(Data extracted from a collection)
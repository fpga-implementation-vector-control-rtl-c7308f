// tb_pht_reverse: self-checking test of the reverse phase transformation.
// Random d, q and zero-sequence inputs are compared with the inverse
// transformation evaluated in floating point (1 LSB), and a round trip
// through pht_direct must give the inputs back (2 LSB).
module tb_pht_reverse;
  import foc_pkg::*;

  int checks = 0, failures = 0;
  dq_t  g_dq, back_dq;
  pu_t  g0, back0;
  abc_t g_abc;

  pht_reverse dut (.g_dq, .g0, .g_abc);
  pht_direct  inv (.g_abc, .g_dq(back_dq), .g0(back0));

  task automatic expect_near(input string what, input real got, input real exp, input real tol);
    checks++;
    if ((got - exp) > tol || (exp - got) > tol) begin
      failures++;
      $display("FAIL %s: got %0.2f expected %0.2f", what, got, exp);
    end
  endtask

  task automatic apply(input int d, input int q, input int z);
    real rd, rq, rz;
    g_dq.d = pu_t'(d); g_dq.q = pu_t'(q); g0 = pu_t'(z);
    #1;
    rd = d; rq = q; rz = z;
    expect_near("ga", real'(g_abc.a), rd + rz, 1.0);
    expect_near("gb", real'(g_abc.b), -rd / 2.0 + rq * $sqrt(3.0) / 2.0 + rz, 1.0);
    expect_near("gc", real'(g_abc.c), -rd / 2.0 - rq * $sqrt(3.0) / 2.0 + rz, 1.0);
    expect_near("rt_d", real'(back_dq.d), rd, 2.0);
    expect_near("rt_q", real'(back_dq.q), rq, 2.0);
    expect_near("rt_0", real'(back0), rz, 2.0);
  endtask

  initial begin
    #100000;
    failures++;
    $display("watchdog expired");
    $display("TB_RESULT checks=%0d failures=%0d", checks, failures);
    $finish;
  end

  initial begin
    apply(8192, 0, 0);
    apply(0, 8192, 0);
    apply(-8192, -8192, 1000);
    repeat (500) apply($signed($urandom_range(0, 16383)) - 8192,
                       $signed($urandom_range(0, 16383)) - 8192,
                       $signed($urandom_range(0, 4095)) - 2048);
    $display("TB_RESULT checks=%0d failures=%0d", checks, failures);
    $finish;
  end
endmodule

#### WHAT YOU ARE ASKED TO DO
The answer must be a single number: how many lines of the records contain the string "apply".

#### YOUR RESPONSE
5